Travels with V
Ksar, kasbah and the cave man
Ouarzazate part two
After the interesting and fun visit to Atlas Studios we leave Ouarzazate to explore its surrounding villages. We drive through a surreal landscape with flat top hills, suggesting this was once a sea floor, now dry and eroded.
Our first stop is the “ksar” Aït Benhaddou. A ksar is a village on a hill with a fortress on top. In Aït Benhaddou the fortress is just a guard post, but from up there the views are fantastic (see also the photo banner on top of this page).
Just a stone’s throw east of the village is a shallow gravel pit with dumped old lumber. But this is not just any garbage dump. Down there Russel Crowe fought the wild animals in the movie Gladiator. This dump was the actual coliseum.
And this, as you probably remember, is how it looked in the movie:
In Aït Benhaddou and many other villages, even in parts of Ouarzazate the houses are built with straw and red mud, very picturesque but not very durable. Wind and rain wear them down and eventually they have to be abandoned. So there are plenty of ruins around. But in some places renovations are being made, the old kasbah in Ouarzazate was declared a cultural heritage and has been thoroughly rebuilt.
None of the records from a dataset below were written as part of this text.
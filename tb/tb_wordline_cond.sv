// tb_wordline_cond: all wordline patterns with each combination of enables.
// Expected strobes: read[i] = wordline[i] AND readen, write[i] likewise
// with writeen, and the _b outputs their complements.
module tb_wordline_cond;
  localparam int N = 8;
  logic [N-1:0] wordline, read, read_b, write, write_b;
  logic readen, writeen;
  int checks = 0, failures = 0;

  wordline_cond #(.N(N)) dut (.wordline(wordline), .readen(readen), .writeen(writeen),
                              .read(read), .read_b(read_b), .write(write), .write_b(write_b));

  initial begin
    #100000;
    failures++;
    $display("TB_RESULT checks=%0d failures=%0d", checks, failures);
    $finish;
  end

  initial begin
    for (int w = 0; w < 2 ** N; w++) begin
      for (int e = 0; e < 4; e++) begin
        logic [N-1:0] er, ew;
        wordline = N'(w);
        {readen, writeen} = 2'(e);
        #1;
        for (int i = 0; i < N; i++) begin
          er[i] = wordline[i] & readen;
          ew[i] = wordline[i] & writeen;
        end
        checks++;
        if (read !== er || write !== ew || read_b !== ~er || write_b !== ~ew) begin
          failures++;
          $display("FAIL wl=%b re=%b we=%b: %b %b %b %b", wordline, readen, writeen, read, read_b, write, write_b);
        end
      end
    end
    $display("TB_RESULT checks=%0d failures=%0d", checks, failures);
    $finish;
  end
endmodule
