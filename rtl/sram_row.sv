// sram_row: one row of the board register, N storage cells.
//
// All cells of a row share the row's read and write strobes from the
// wordline conditioning; cell j sits on bitline j. A write (strobe `write`
// set at a clock edge) loads all N bitline values into the row; while
// `read` is set each cell drives its stored value onto `bit_out`, which is
// zero otherwise so that the rows of a column can be ORed. The row is the
// eight-bit memory slice of the chip's custom array, repeated N times to
// form the full register, as on the chip. No reset.
module sram_row #(
  parameter int unsigned N = gol_pkg::BOARD_N
) (
  input  logic         clk,
  input  logic         write,
  input  logic         read,
  input  logic [N-1:0] bit_in,
  output logic [N-1:0] bit_out
);

  for (genvar c = 0; c < int'(N); c++) begin : g_cell
    sram12t_cell u_cell (
      .clk     (clk),
      .write   (write),
      .read    (read),
      .bit_in  (bit_in[c]),
      .bit_out (bit_out[c])
    );
  end

endmodule
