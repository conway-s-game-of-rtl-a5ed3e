// tb_sram_row: random writes and reads of one register row.
// The testbench keeps its own copy of the row: after a write cycle the row
// must hold the written bits, a read must return them, and with `read`
// low the outputs must be zero.
module tb_sram_row;
  localparam int N = 8;
  logic clk = 0, write, read;
  logic [N-1:0] bit_in, bit_out, stored;
  int checks = 0, failures = 0;

  sram_row #(.N(N)) dut (.clk(clk), .write(write), .read(read), .bit_in(bit_in), .bit_out(bit_out));

  always #5 clk = ~clk;

  initial begin
    repeat (5000) @(posedge clk);
    failures++;
    $display("TB_RESULT checks=%0d failures=%0d", checks, failures);
    $finish;
  end

  initial begin
    write = 1; read = 0; bit_in = 8'hA5;
    @(posedge clk);
    stored = 8'hA5;
    for (int t = 0; t < 1000; t++) begin
      #1;
      write  = ($urandom % 3) == 0;
      read   = 1'($urandom);
      bit_in = N'($urandom);
      #1;
      checks++;
      if (bit_out !== (read ? stored : '0)) begin
        failures++;
        $display("FAIL t=%0d read=%b got %b stored %b", t, read, bit_out, stored);
      end
      @(posedge clk);
      if (write) stored = bit_in;
    end
    $display("TB_RESULT checks=%0d failures=%0d", checks, failures);
    $finish;
  end
endmodule
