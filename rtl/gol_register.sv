// gol_register: the N x N register that stores the Life board.
//
// Built like the chip's custom array: wordline conditioning turns the
// one-hot `wordline` and the global `readen`/`writeen` into per-row read
// and write strobes, N rows of N storage cells (sram_row) hold the board, and
// bitline conditioning joins each column's cells to one bitline that is
// driven by `bitline_write` during a write and by the selected row's cells
// during a read. Row i of the board is wordline bit i (bit N-1 is the top
// row) and column j is bitline bit j (bit N-1 is the left-most column).
//
// Timing: a read is combinational (`bitline_read` follows `wordline` and
// `readen` in the same cycle); a write takes effect at the clock edge that
// ends the cycle with `writeen` set. With neither enable set,
// `bitline_read` is zero. The array has no reset. The controller must
// select at most one row and never read and write at once; assertions
// check this, and that each row's strobes and their complements, which the
// transistor cells need, stay complementary.
module gol_register #(
  parameter int unsigned N = gol_pkg::BOARD_N
) (
  input  logic         clk,
  input  logic         writeen,
  input  logic         readen,
  input  logic [N-1:0] wordline,
  input  logic [N-1:0] bitline_write,
  output logic [N-1:0] bitline_read
);

  logic [N-1:0] read, write, read_b, write_b;
  logic [N-1:0] bitline;
  logic [N-1:0] cell_out [N];   // cell_out[row][col]
  logic [N-1:0] cell_drive;

  wordline_cond #(.N(N)) u_wordline (
    .wordline (wordline),
    .readen   (readen),
    .writeen  (writeen),
    .read     (read),
    .read_b   (read_b),
    .write    (write),
    .write_b  (write_b)
  );

  for (genvar r = 0; r < int'(N); r++) begin : g_row
    sram_row #(.N(N)) u_row (
      .clk     (clk),
      .write   (write[r]),
      .read    (read[r]),
      .bit_in  (bitline),
      .bit_out (cell_out[r])
    );
  end

  always_comb begin
    cell_drive = '0;
    for (int r = 0; r < int'(N); r++) cell_drive |= cell_out[r];
  end

  bitline_cond #(.N(N)) u_bitline (
    .writeen       (writeen),
    .bitline_write (bitline_write),
    .cell_drive    (cell_drive),
    .bitline       (bitline),
    .bitline_read  (bitline_read)
  );

  always_ff @(posedge clk) begin
    assert ((read ^ read_b) == '1 && (write ^ write_b) == '1)
      else $error("gol_register: row strobes not complementary");
    if (readen || writeen) begin
      assert ($onehot0(wordline))
        else $error("gol_register: more than one wordline active: %b", wordline);
      assert (!(readen && writeen))
        else $error("gol_register: read and write in the same cycle");
    end
  end

endmodule
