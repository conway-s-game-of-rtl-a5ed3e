// tb_gol_register: random row writes and reads of the 8 x 8 register.
// Every row is first written with a known value; then random cycles write
// a random row, read a random row or do neither, and each read is compared
// with the testbench's own copy of the board. Reads are combinational;
// writes take effect at the clock edge.
module tb_gol_register;
  localparam int N = 8;
  logic clk = 0, writeen, readen;
  logic [N-1:0] wordline, bitline_write, bitline_read;
  logic [N-1:0] board [N];
  int checks = 0, failures = 0;

  gol_register #(.N(N)) dut (.clk(clk), .writeen(writeen), .readen(readen), .wordline(wordline),
                             .bitline_write(bitline_write), .bitline_read(bitline_read));

  always #5 clk = ~clk;

  initial begin
    repeat (10000) @(posedge clk);
    failures++;
    $display("TB_RESULT checks=%0d failures=%0d", checks, failures);
    $finish;
  end

  initial begin
    writeen = 0; readen = 0; wordline = 0; bitline_write = 0;
    for (int r = 0; r < N; r++) begin
      #1 writeen = 1; wordline = N'(1) << r; bitline_write = N'($urandom);
      board[r] = bitline_write;
      @(posedge clk);
    end
    for (int t = 0; t < 2000; t++) begin
      int r, op;
      #1;
      r  = $urandom % N;
      op = $urandom % 3;
      writeen = (op == 0);
      readen  = (op == 1);
      wordline = N'(1) << r;
      bitline_write = N'($urandom);
      #1;
      checks++;
      if (bitline_read !== (readen ? board[r] : (writeen ? bitline_write : '0))) begin
        failures++;
        $display("FAIL t=%0d op=%0d row=%0d got %b expected %b", t, op, r, bitline_read, board[r]);
      end
      @(posedge clk);
      if (writeen) board[r] = bitline_write;
    end
    $display("TB_RESULT checks=%0d failures=%0d", checks, failures);
    $finish;
  end
endmodule
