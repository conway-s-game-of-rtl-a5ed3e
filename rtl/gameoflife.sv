// gameoflife: the synthesized logic of the Game of Life chip.
//
// Everything except the board register: the controller, the datapath that
// turns 3x3 neighbourhoods into new cell values (bit selector, hold memory,
// output logic, temp memory), and the two LED output registers. The board
// register is outside and reached through `wordline`, `read_en`,
// `write_en`, `bitline_write` and `bitline_read` (combinational read, write
// at the clock edge).
//
// The LED outputs are registered: in display cycles the row being shown is
// loaded into `ledcolumn` and its one-hot row select into `ledpower`;
// otherwise both hold their value, so the last displayed row stays lit
// while a generation is being computed. ledpower[N-1] is the top row and
// ledcolumn[N-1] the left-most column. Reset clears both. The block split
// and connections follow the original design.
module gameoflife #(
  parameter int unsigned N = gol_pkg::BOARD_N
) (
  input  logic         clk,
  input  logic         rst,
  input  logic         enter,
  input  logic [N-1:0] switches,
  input  logic [N-1:0] bitline_read,
  output logic [N-1:0] ledpower,
  output logic [N-1:0] ledcolumn,
  output logic         write_en,
  output logic         read_en,
  output logic [N-1:0] wordline,
  output logic [N-1:0] bitline_write
);

  logic [N-1:0] row2, column, nledpower, nledcolumn;
  logic         finalrow, leden, zerorow, threebitshift, newbiten;
  logic [2:0]   threebits;
  logic         cellbit, newcellvalue;
  logic [7:0]   eightbits;

  controller #(.N(N)) u_controller (
    .clk           (clk),
    .rst           (rst),
    .enter         (enter),
    .switches      (switches),
    .bitline_read  (bitline_read),
    .row2          (row2),
    .finalrow      (finalrow),
    .leden         (leden),
    .nledpower     (nledpower),
    .nledcolumn    (nledcolumn),
    .write_en      (write_en),
    .read_en       (read_en),
    .wordline      (wordline),
    .bitline_write (bitline_write),
    .column        (column),
    .zerorow       (zerorow),
    .threebitshift (threebitshift),
    .newbiten      (newbiten)
  );

  bitselector #(.N(N)) u_bitselector (
    .column  (column),
    .zerorow (zerorow),
    .d       (bitline_read),
    .q       (threebits)
  );

  holdmem u_holdmem (
    .clk       (clk),
    .rst       (rst),
    .en        (threebitshift),
    .row       (threebits),
    .cellbit   (cellbit),
    .eightbits (eightbits)
  );

  outputlogic u_outputlogic (
    .cellbit      (cellbit),
    .eightbits    (eightbits),
    .newcellvalue (newcellvalue)
  );

  tempmem #(.N(N)) u_tempmem (
    .clk      (clk),
    .rst      (rst),
    .newbiten (newbiten),
    .finalrow (finalrow),
    .q        (newcellvalue),
    .row2     (row2)
  );

  always_ff @(posedge clk) begin
    if (rst) begin
      ledpower  <= '0;
      ledcolumn <= '0;
    end else if (leden) begin
      ledpower  <= nledpower;
      ledcolumn <= nledcolumn;
    end
  end

endmodule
As we travel further into the desert our guide says: –Welcome to planet Mars! And yes, these sterile red hills and gravel grounds bear a striking resemblance to landscapes in photos transmitted from NASA’s Mars vehicles.
We stop to stretch the legs and see in the distance two tiny dots fast moving in our direction. It’s two small girls running for their lives to get a look at the strange visitors.
Our real business out here is to pay a visit to Ali, an elderly berber nomad man who lives in a cave with his wife, his son and his family and some livestock. Donkeys, goats and chickens.
The Berber people are the indigenous people of large parts of north-west Africa, and some of them still lead a nomadic life, in the summer high up in the mountains, in the winter down in the lower valleys.
Berber people were here before the Arabic invasion, and their language is quite different from Arabic, it can sound like this:
Ali clearly has a fox behind his ear, he makes a comment, we guess it’s about us, and our guide and driver giggles. But we can’t know what he says, they just won’t tell us……
We say goodbye to Ali and continue along the desert road for a few kilometers. There we enter an oasis called Fint, a green valley between dark and arid mountains. There’s a nice restaurant with a pool and great views, a popular visitor’s spot we understand.
On our way back to the civilization we pass through an incredibly steep gorge with mountain sides rising a couple of hundred meters. Where the gorge widens we see some abandoned houses on the other side of a river. we’re told that this was a hotel and restaurant project that came to a sudden end when a giant boulder falling from the cliffs came crashing through the roof of a house.
In the last phase of this journey we ride out into the real Saharan desert, where we will celebrate the new year’s eve under the stars.